Die Regulierungsbehörde sieht das im 0190-Fall zwar anders, in dem sie behauptet, dass eine Überschreitung des Limits bei Anwahl eines 0190-Anbieters konkludent gewollt sei. Diese Auffassung läuft jedoch dem Schutzzweck der Norm zuwider und ist gelinde gesagt "lächerlich".

Insofern empfiehlt es sich wohl tatsächlich, eine Entgelt-Sperre vermerken zu lassen. Wenn auch der Dialer so nicht in seinem Bestand verhindert wird, so sind wenigstens die Folgen eingeschränkt...


----------



## Heiko (15 Februar 2002)

Laut Telekom gibts ja mittlerweile eh eine Prüfung auf ungewöhnlich hohes Gebührenaufkommen.
Angeblich wird automatisch ein Alarm erzeugt, wenn die Gebühren eines Anschlusses im laufenden Monat wesentlich höher sind als der Durchschnitt der letzten Monate.

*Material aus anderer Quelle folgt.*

// xbar_pkg: sizes and types shared by the crossbar switch and its scheduler.
//
// The switch has N_IN input ports and N_OUT output ports (4 x 3, the
// configuration of the switch this RTL describes). Each input asks for one
// output port at a time, named by a dest_t index. DATA_W, the width of the
// data that crosses the switch, is a choice of this design: the switch
// definition fixes only the port counts, so 8 bits is used as a placeholder
// width that any instance may override.
package xbar_pkg;

  parameter int unsigned N_IN   = 4;   // input ports I0..I3
  parameter int unsigned N_OUT  = 3;   // output ports O0..O2
  parameter int unsigned DATA_W = 8;   // payload width (own choice)

  localparam int unsigned DEST_W = (N_OUT > 1) ? $clog2(N_OUT) : 1;
  localparam int unsigned SRC_W  = (N_IN  > 1) ? $clog2(N_IN)  : 1;

  typedef logic [DEST_W-1:0] dest_t;   // output port number
  typedef logic [SRC_W-1:0]  src_t;    // input port number
  typedef logic [DATA_W-1:0] data_t;   // payload word

endpackage
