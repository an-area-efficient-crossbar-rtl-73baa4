// crossbar_core: the switch fabric, N_IN inputs by N_OUT outputs.
//
// Each output port is an AND-OR multiplexer: the word of every input is
// gated by that input's bit in the output's one-hot grant vector and the
// gated words are ORed together. With a one-hot grant the output carries
// exactly the granted input's word; with no grant it carries zero and
// out_valid is low. Several outputs can be connected at once, each to a
// different input, which is what makes the crossbar non-blocking.
//
// Purely combinational: the connection lasts as long as the grant vector
// (one clock cycle per scheduler grant). The AND-OR form of the fabric is
// this design's choice; the crossbar itself only has to connect each output
// to the input its scheduler selected.
module crossbar_core
  import xbar_pkg::*;
#(
  parameter int unsigned NI = N_IN,
  parameter int unsigned NO = N_OUT,
  parameter int unsigned DW = DATA_W
) (
  input  logic [NI-1:0][DW-1:0] in_data,
  input  logic [NO-1:0][NI-1:0] out_grant,
  output logic [NO-1:0][DW-1:0] out_data,
  output logic [NO-1:0]         out_valid
);

  always_comb begin
    for (int j = 0; j < NO; j++) begin
      out_data[j] = '0;
      for (int i = 0; i < NI; i++) begin
        out_data[j] |= in_data[i] & {DW{out_grant[j][i]}};
      end
      out_valid[j] = |out_grant[j];
    end
  end

endmodule
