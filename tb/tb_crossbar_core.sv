// tb_crossbar_core: random test of the 4 x 3 crossbar fabric. Each output
// gets a one-hot grant (or none); the expected word is picked from the
// input array by index, independently of the AND-OR structure.
module tb_crossbar_core;
  import xbar_pkg::*;
  logic [N_IN-1:0][DATA_W-1:0]  in_data;
  logic [N_OUT-1:0][N_IN-1:0]   out_grant;
  logic [N_OUT-1:0][DATA_W-1:0] out_data;
  logic [N_OUT-1:0]             out_valid;
  int checks = 0, failures = 0;

  crossbar_core dut (.in_data(in_data), .out_grant(out_grant),
                     .out_data(out_data), .out_valid(out_valid));

  initial begin : watchdog
    #100000;
    failures++;
    $display("TB_RESULT checks=%0d failures=%0d", checks, failures);
    $finish;
  end

  initial begin
    int sel [N_OUT];
    for (int t = 0; t < 2000; t++) begin
      for (int i = 0; i < N_IN; i++) in_data[i] = DATA_W'($urandom);
      for (int j = 0; j < N_OUT; j++) begin
        sel[j] = int'($urandom_range(0, N_IN));   // N_IN means no grant
        out_grant[j] = (sel[j] < N_IN) ? (N_IN'(1) << sel[j]) : '0;
      end
      #1;
      for (int j = 0; j < N_OUT; j++) begin
        logic [DATA_W-1:0] exp_d;
        exp_d = (sel[j] < N_IN) ? in_data[sel[j]] : '0;
        checks++;
        if (out_data[j] !== exp_d || out_valid[j] !== (sel[j] < N_IN)) begin
          failures++;
          $display("FAIL out %0d sel %0d data %h exp %h valid %b",
                   j, sel[j], out_data[j], exp_d, out_valid[j]);
        end
      end
    end
    $display("TB_RESULT checks=%0d failures=%0d", checks, failures);
    $finish;
  end
endmodule
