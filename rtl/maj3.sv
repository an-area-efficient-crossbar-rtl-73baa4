// maj3: three-input majority gate, y = 1 when at least two inputs are 1.
//
// The majority gate is the basic logic element of quantum-dot cellular
// automata: with one input tied to 0 it is a two-input AND, tied to 1 it is a
// two-input OR. The round-robin arbiter builds its priority chain out of this
// gate (plus inversion) so that its netlist maps one-to-one onto a QCA
// layout. Purely combinational; no clock.
module maj3 (
  input  logic a,
  input  logic b,
  input  logic c,
  output logic y
);

  assign y = (a & b) | (a & c) | (b & c);

endmodule
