// tb_maj3: exhaustive check of the three-input majority gate against a
// count of ones (y = 1 when two or more inputs are 1), plus the AND and OR
// configurations the arbiter uses (third input tied to 0 or 1).
module tb_maj3;
  logic a, b, c, y;
  int checks = 0, failures = 0;

  maj3 dut (.a(a), .b(b), .c(c), .y(y));

  initial begin : watchdog
    #10000;
    failures++;
    $display("TB_RESULT checks=%0d failures=%0d", checks, failures);
    $finish;
  end

  initial begin
    for (int v = 0; v < 8; v++) begin
      int ones;
      {a, b, c} = 3'(v);
      #1;
      ones = int'(a) + int'(b) + int'(c);
      checks++;
      if (y !== (ones >= 2)) begin
        failures++;
        $display("FAIL maj(%b,%b,%b) = %b", a, b, c, y);
      end
      // c = 0 makes an AND gate, c = 1 an OR gate
      checks++;
      if (c == 1'b0 && y !== (a & b)) failures++;
      else if (c == 1'b1 && y !== (a | b)) failures++;
    end
    $display("TB_RESULT checks=%0d failures=%0d", checks, failures);
    $finish;
  end
endmodule
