// rr_arbiter: round-robin scheduler with a rotating priority.
//
// Each clock edge the arbiter looks at the N request lines and grants exactly
// one of the requesters (or none when nobody requests). The search starts at
// the input that currently holds the highest priority and wraps around, so
// the grant goes to the first requester at or after that position. After a
// grant the priority moves to the input just after the one served: the
// winner drops to the lowest priority and every other requester is served
// before it again. With no request the priority stays where it is. After
// reset input 0 has the highest priority, so when r0 and r1 request together
// the first grant is g0 and, with r1 still requesting, the next one is g1.
//
// The priority is kept as a one-hot vector `prio`. The search is a chain of
// 2N stages over the requests masked to positions >= the priority, then over
// all requests; every AND and OR in that chain is a three-input majority gate
// (maj3) with a constant third input, the way the logic is built in QCA.
//
// Interface: req[i] is sampled at the rising edge of clk; grant is a
// registered one-hot (or zero) vector that appears one cycle after the
// request is sampled and lasts one cycle. A requester that wants a single
// transfer should drop its request in the cycle it sees its grant. rst_n is
// a synchronous active-low reset that clears the grant and gives input 0
// the highest priority. The grant timing and the sense of the priority
// update follow the scheduler's description; the reset, the hold of the
// priority when idle and the one-hot priority register are this design's
// choices.
module rr_arbiter #(
  parameter int unsigned N = 4
) (
  input  logic         clk,
  input  logic         rst_n,
  input  logic [N-1:0] req,
  output logic [N-1:0] grant
);

  logic [N-1:0] prio;        // one-hot: position of the highest priority
  logic [N-1:0] mask;        // thermometer: positions >= the highest priority
  logic [N-1:0] grant_next;
  logic         any_grant;

  // mask[i] = OR of prio[0..i], built as a chain of OR-configured majorities.
  for (genvar i = 0; i < N; i++) begin : g_mask
    if (i == 0) begin : g_first
      assign mask[0] = prio[0];
    end else begin : g_rest
      maj3 u_or (.a(mask[i-1]), .b(prio[i]), .c(1'b1), .y(mask[i]));
    end
  end

  // Priority search over 2N stages. Stage k looks at input k mod N; in the
  // first pass only inputs at or after the priority position take part.
  for (genvar k = 0; k < 2*N; k++) begin : g_chain
    logic elig;     // this stage has an eligible request
    logic seen_in;  // an earlier stage already found a requester
    logic seen_out;
    logic hit;      // this stage wins

    if (k < N) begin : g_pass1
      maj3 u_and_mask (.a(req[k]), .b(mask[k]), .c(1'b0), .y(elig));
    end else begin : g_pass2
      assign elig = req[k-N];
    end

    if (k == 0) begin : g_head
      assign seen_in = 1'b0;
    end else begin : g_link
      assign seen_in = g_chain[k-1].seen_out;
    end

    maj3 u_and_hit (.a(elig),    .b(~seen_in), .c(1'b0), .y(hit));
    maj3 u_or_seen (.a(seen_in), .b(elig),     .c(1'b1), .y(seen_out));
  end

  // Each input can win in either pass; at most one stage of the chain hits.
  for (genvar i = 0; i < N; i++) begin : g_merge
    maj3 u_or_pass (.a(g_chain[i].hit), .b(g_chain[i+N].hit), .c(1'b1),
                    .y(grant_next[i]));
  end

  assign any_grant = g_chain[2*N-1].seen_out;

  always_ff @(posedge clk) begin
    if (!rst_n) begin
      grant <= '0;
      prio  <= N'(1);
    end else begin
      grant <= grant_next;
      if (any_grant) begin
        // The input after the winner gets the highest priority next.
        prio <= {grant_next[N-2:0], grant_next[N-1]};
      end
    end
  end

  // The grant is one-hot or zero and only goes to an input that requested.
  a_grant_onehot: assert property (@(posedge clk) disable iff (!rst_n)
    $onehot0(grant));
  a_grant_requested: assert property (@(posedge clk) disable iff (!rst_n)
    (grant & ~$past(req)) == '0);
  a_prio_onehot: assert property (@(posedge clk) disable iff (!rst_n)
    $onehot(prio));

endmodule
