// tb_rr_arbiter: self-checking test of the round-robin arbiter (N = 4).
//
// 1. The two-cycle sequence of the scheduler's truth table: r0 and r1 at the
//    first edge give g0 only (input 0 has the highest priority after reset);
//    r1 alone at the second edge gives g1. Each grant must appear exactly one
//    clock edge after its request is sampled.
// 2. All four inputs requesting continuously: grants must rotate 0,1,2,3,0...
// 3. Random requests checked against a behavioural round-robin model that
//    keeps an integer pointer and searches upward from it.
module tb_rr_arbiter;
  localparam int N = 4;
  logic clk = 1'b0, rst_n = 1'b0;
  logic [N-1:0] req = '0, grant;
  int checks = 0, failures = 0;
  int ptr = 0;   // model: index of the highest-priority input

  rr_arbiter dut (.clk(clk), .rst_n(rst_n), .req(req), .grant(grant));

  always #5 clk = ~clk;

  initial begin : watchdog
    repeat (5000) @(posedge clk);
    failures++;
    $display("TB_RESULT checks=%0d failures=%0d", checks, failures);
    $finish;
  end

  function automatic logic [N-1:0] model_grant(input logic [N-1:0] r, input int p);
    for (int k = 0; k < N; k++) begin
      int idx = (p + k) % N;
      if (r[idx]) return N'(1) << idx;
    end
    return '0;
  endfunction

  // Apply r for one clock edge and check the grant that follows it.
  task automatic step(input logic [N-1:0] r);
    logic [N-1:0] exp;
    @(negedge clk);
    req = r;
    exp = model_grant(r, ptr);
    @(posedge clk);
    #1;
    for (int i = 0; i < N; i++) if (exp[i]) ptr = (i + 1) % N;
    checks++;
    if (grant !== exp) begin
      failures++;
      $display("FAIL req=%b grant=%b expected=%b", r, grant, exp);
    end
  endtask

  initial begin
    repeat (2) @(posedge clk);
    @(negedge clk);
    rst_n = 1'b1;

    // truth table: edge 1 r0 r1 -> g0, edge 2 r1 -> g1
    step(4'b0011);
    checks++;
    if (grant !== 4'b0001) begin failures++; $display("FAIL table row 1"); end
    step(4'b0010);
    checks++;
    if (grant !== 4'b0010) begin failures++; $display("FAIL table row 2"); end

    // grant is one cycle wide: with no request the next cycle has none
    step(4'b0000);
    checks++;
    if (grant !== 4'b0000) begin failures++; $display("FAIL idle"); end

    // full load: strict rotation, starting after the last winner (input 1)
    for (int c = 0; c < 12; c++) begin
      step(4'b1111);
      checks++;
      if (grant !== (N'(1) << ((c + 2) % N))) begin
        failures++;
        $display("FAIL rotation cycle %0d grant=%b", c, grant);
      end
    end

    // random traffic
    for (int c = 0; c < 3000; c++) begin
      step(N'($urandom));
    end

    // reset restores input 0 as the highest priority
    @(negedge clk);
    req = '0;
    rst_n = 1'b0;
    @(negedge clk);
    rst_n = 1'b1;
    ptr = 0;
    step(4'b1111);
    checks++;
    if (grant !== 4'b0001) begin failures++; $display("FAIL after reset"); end

    $display("TB_RESULT checks=%0d failures=%0d", checks, failures);
    $finish;
  end
endmodule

Wann genau das Limit zum Tragen kommt, ist mir allerdings nicht bekannt.


----------



## Anonymous (15 Februar 2002)

das mit der prüfung ist nur die halbe wahrheit. zu einer solchen prüfung kommt es nämlich nur dann, wenn der anschluss eine grössere rechnungssumme aufweist. was also zunächst nach fürsorge aussieht, ist lediglich eine ermittlung von eventuellen manipulationen. insoweit beugt die DTAG nur schon sehr früh einer beweisfrage vor.


----------



## Heiko (15 Februar 2002)

Gut. Ich bin gerne bereit, Deinen Vorschlag aufzugreifen. Ich suche mal nach der TKV im Netz...


----------



## Heiko (16 Februar 2002)

TKV schrieb:
			
		

> § 18
> Kundenvorgabe der Entgelthöhe
> Ab dem 1. Januar 2001 kann der Kunde gegenüber dem Anbieter von Telekommunikationsdienstleistungen
> für die Öffentlichkeit vorgeben, bis zu welcher monatlichen Entgelthöhe er die
> ...


Ich habs eingearbeitet!
Danke für den Hinweis!


----------